Funding/Support: This study was funded by Novartis Pharma AG.
Role of the Funder/Sponsor: Novartis participated in the design and conduct of the study; collection, management, analysis, and interpretation of the data; review of the manuscript; and decision to submit the manuscript for publication. All statistical analyses were verified by an independent academic statistician (Ms Baldridge). The sponsor did not have the right to veto publication and did not have control regarding to which journal the manuscript was submitted. Some of the individuals employed by the sponsor.
Steering/Executive Committee: Burkert Pieske (chair), Rolf Wachter, Martin R. Cowie, Sanjiv J. Shah.

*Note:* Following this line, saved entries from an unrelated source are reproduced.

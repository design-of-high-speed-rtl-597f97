// booth_mult: signed radix-4 modified Booth multiplier, p = a * b.
//
// The multiplier b is scanned in overlapping bit triples
// {b[2j+1], b[2j], b[2j-1]} (b[-1] = 0), so a BW-bit multiplier gives only
// ceil(BW/2) partial products. Each triple selects 0, +a, +2a, -a or -2a
// (dsp_pkg::booth_recode). +2a is a one-bit left shift. A negative
// partial product is made by the conversion-signal two's complementer
// (twos_comp): bits above the rightmost 1 of the magnitude are inverted,
// so no separate "+1" has to be added. The sign-extended, shifted partial
// products are summed by a chain of square-root carry select adders
// (sqrt_csla) of product width.
//
// Pair-wise grouping of the multiplier bits, the {0, N, 2N} selection and
// the conversion-signal complement follow the paper; sign extension of
// each partial product to the full product width and the linear adder
// chain are this design's choice. Combinational.
module booth_mult
  import dsp_pkg::*;
#(
  parameter int unsigned AW = 16,   // multiplicand width (two's complement)
  parameter int unsigned BW = 8     // multiplier width (two's complement)
) (
  input  logic [AW-1:0]    a,
  input  logic [BW-1:0]    b,
  output logic [AW+BW-1:0] p
);

  localparam int unsigned PW  = AW + BW;           // product width
  localparam int unsigned BE  = BW + (BW % 2);     // b widened to even width
  localparam int unsigned NPP = BE / 2;            // partial products
  localparam int unsigned MW  = AW + 2;            // width of +-a, +-2a

  logic [BE-1:0] bx;
  logic [MW-1:0] a1, a2;
  assign bx = BE'($signed(b));
  assign a1 = MW'($signed(a));
  assign a2 = {a1[MW-2:0], 1'b0};

  logic [PW-1:0] pp  [NPP];   // shifted, sign-extended partial products
  logic [PW-1:0] acc [NPP];   // running sums

  for (genvar j = 0; j < NPP; j++) begin : g_pp
    booth_sel_e      sel;
    logic [MW-1:0]   mag, neg, ppm;
    logic [2:0]      trip;

    if (j == 0) begin : g_t0
      assign trip = {bx[1], bx[0], 1'b0};
    end else begin : g_tj
      assign trip = {bx[2*j+1], bx[2*j], bx[2*j-1]};
    end

    assign sel = booth_recode(trip);
    assign mag = (sel == BOOTH_P2 || sel == BOOTH_M2) ? a2 : a1;

    twos_comp #(.W(MW)) u_neg (.a(mag), .y(neg));

    always_comb begin
      unique case (sel)
        BOOTH_P1, BOOTH_P2: ppm = mag;
        BOOTH_M1, BOOTH_M2: ppm = neg;
        default:            ppm = '0;
      endcase
    end

    assign pp[j] = PW'($signed(ppm)) << (2 * j);

    if (j == 0) begin : g_acc0
      assign acc[0] = pp[0];
    end else begin : g_accj
      logic unused_cout;
      sqrt_csla #(.N(PW)) u_add (
        .a(acc[j-1]), .b(pp[j]), .cin(1'b0), .s(acc[j]), .cout(unused_cout)
      );
    end
  end

  assign p = acc[NPP-1];

endmodule
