// booth_mult_tb: the modified Booth multiplier at three shapes. 8 x 8 is
// tested exhaustively, 17 x 8 (the desensitized filter's pre-added sample
// times coefficient) with corners and random operands, and 6 x 5 (odd
// multiplier width) exhaustively. Products are compared with signed
// integer multiplication.
module booth_mult_tb;
  logic clk = 1'b0;
  always #5 clk = ~clk;

  int checks = 0, failures = 0;

  logic [7:0]  a8, b8;   logic [15:0] p8;
  logic [16:0] a17;      logic [24:0] p17;
  logic [5:0]  a6;       logic [4:0]  b5;   logic [10:0] p6;

  booth_mult #(.AW(8),  .BW(8)) dut8  (.a(a8),  .b(b8), .p(p8));
  booth_mult #(.AW(17), .BW(8)) dut17 (.a(a17), .b(b8), .p(p17));
  booth_mult #(.AW(6),  .BW(5)) dut6  (.a(a6),  .b(b5), .p(p6));

  initial begin
    repeat (200000) @(posedge clk);
    failures++;
    $display("watchdog expired");
    $display("TB_RESULT checks=%0d failures=%0d", checks, failures);
    $finish;
  end

  initial begin
    longint e;
    for (int i = 0; i < 65536; i++) begin
      {a8, b8} = 16'(i);
      a17 = {$urandom} % (1 << 17);
      if (i < 64) a17 = (i % 2 == 0) ? 17'h10000 : 17'h0FFFF;   // extremes
      {a6, b5} = 11'(i);
      #1;
      e = longint'($signed(a8)) * longint'($signed(b8));
      checks++;
      if (p8 !== 16'(e)) begin
        failures++;
        if (failures < 10) $display("8x8 %0d*%0d gave %0d", $signed(a8), $signed(b8), $signed(p8));
      end
      e = longint'($signed(a17)) * longint'($signed(b8));
      checks++;
      if (p17 !== 25'(e)) begin
        failures++;
        if (failures < 10) $display("17x8 %0d*%0d gave %0d", $signed(a17), $signed(b8), $signed(p17));
      end
      if (i < 2048) begin
        e = longint'($signed(a6)) * longint'($signed(b5));
        checks++;
        if (p6 !== 11'(e)) begin
          failures++;
          if (failures < 10) $display("6x5 %0d*%0d gave %0d", $signed(a6), $signed(b5), $signed(p6));
        end
      end
      if (i % 64 == 0) @(posedge clk);
    end
    $display("TB_RESULT checks=%0d failures=%0d", checks, failures);
    $finish;
  end
endmodule
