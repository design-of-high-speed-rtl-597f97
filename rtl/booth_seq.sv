// booth_seq: sequential radix-2 Booth multiplier, p = a * b (signed).
//
// The add/subtract-and-shift loop of the Booth flowchart: A is cleared,
// Q holds the multiplier, Q-1 is 0 and a counter starts at N. Each step
// looks at the pair {Q0, Q-1}: 10 subtracts the multiplicand M from A,
// 01 adds it, 00 and 11 leave A alone; then {A, Q, Q-1} is shifted one
// place right arithmetically and the counter decremented. After N steps
// {A, Q} is the product. The addition uses a square-root carry select
// adder and -M is formed once, at start, by the conversion-signal two's
// complementer.
//
// The algorithm follows the paper's flowchart. This design's choices: one
// step (add or subtract, then shift) per clock, A one bit wider than M so
// that M = -2^(N-1) is exact, the start/busy/done handshake and the
// asynchronous active-low reset.
//
// Interface and timing: start is taken when the unit is idle (busy low);
// a and b are sampled then. busy is high for N clocks; done pulses for one
// clock with p valid on the N-th clock edge after the start edge, and p
// holds until the next start.
module booth_seq #(
  parameter int unsigned N = 16
) (
  input  logic           clk,
  input  logic           rst_n,
  input  logic           start,
  input  logic [N-1:0]   a,       // multiplicand M
  input  logic [N-1:0]   b,       // multiplier Q
  output logic           busy,
  output logic           done,
  output logic [2*N-1:0] p
);

  typedef enum logic {S_IDLE, S_RUN} state_e;

  state_e               state;
  logic [N:0]           acc;      // A, one guard bit
  logic [N-1:0]         q;        // Q
  logic                 q_m1;     // Q-1
  logic [N:0]           m_pos;    // +M, sign extended
  logic [N:0]           m_neg;    // -M
  logic [$clog2(N+1)-1:0] count;

  logic [N:0] m_neg_n, addend, sum;
  logic       unused_cout;

  twos_comp #(.W(N + 1)) u_neg (.a((N+1)'($signed(a))), .y(m_neg_n));

  always_comb begin
    unique case ({q[0], q_m1})
      2'b10:   addend = m_neg;
      2'b01:   addend = m_pos;
      default: addend = '0;
    endcase
  end

  sqrt_csla #(.N(N + 1)) u_add (
    .a(acc), .b(addend), .cin(1'b0), .s(sum), .cout(unused_cout)
  );

  always_ff @(posedge clk or negedge rst_n) begin
    if (!rst_n) begin
      state <= S_IDLE;
      acc   <= '0;
      q     <= '0;
      q_m1  <= 1'b0;
      m_pos <= '0;
      m_neg <= '0;
      count <= '0;
      done  <= 1'b0;
      p     <= '0;
    end else begin
      done <= 1'b0;
      unique case (state)
        S_IDLE: if (start) begin
          acc   <= '0;
          q     <= b;
          q_m1  <= 1'b0;
          m_pos <= (N+1)'($signed(a));
          m_neg <= m_neg_n;
          count <= ($clog2(N+1))'(N);
          state <= S_RUN;
        end
        S_RUN: begin
          // add or subtract, then arithmetic shift right of {A, Q, Q-1}
          {acc, q, q_m1} <= {sum[N], sum, q};
          count <= count - 1'b1;
          if (count == 1) begin
            state <= S_IDLE;
            done  <= 1'b1;
            p     <= {sum, q[N-1:1]};
          end
        end
        default: state <= S_IDLE;
      endcase
    end
  end

  assign busy = (state == S_RUN);

  // done marks the return to idle, so it is never high together with busy
  a_done_idle: assert property (@(posedge clk) done |-> !busy);

endmodule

Data Monitoring Committee: Henry Dargie (chair), Western Infirmary, Glasgow, Scotland, United Kingdom; Michel Komajda, Goupe Hospitalier Pitiesalpetriere Institut De Cardiologie, Paris, France; Robert Foley, Chronic Disease Research Group Minneapolis, Minnesota; Gary Francis, University of Minnesota, Minneapolis; Stuart Pocock, London School of Hygiene and Tropical Medicine, London, United Kingdom.
Angioedema Adjudication Committee: Allen P. Kaplan (chair), Medical University of South Carolina, Charleston; Nancy Brown, Vanderbilt School of Medicine, Nashville, Tennessee; Bruce Zuraw, University of California, San Diego; Paula J. Busse, Division of Clinical Immunology, Mount Sinai School of Medicine, New York, New York.
Group Information: The PARALLAX study committees and investigators are listed in Supplement 4.
Data Sharing Statement: See Supplement 5.
Additional Contributions: We thank Nagabhushana Ananthamurthy, PhD, Viswanatha Matada, MPharm, and Shalini Verma, PhD (associates of Novartis) for editorial support to the authors.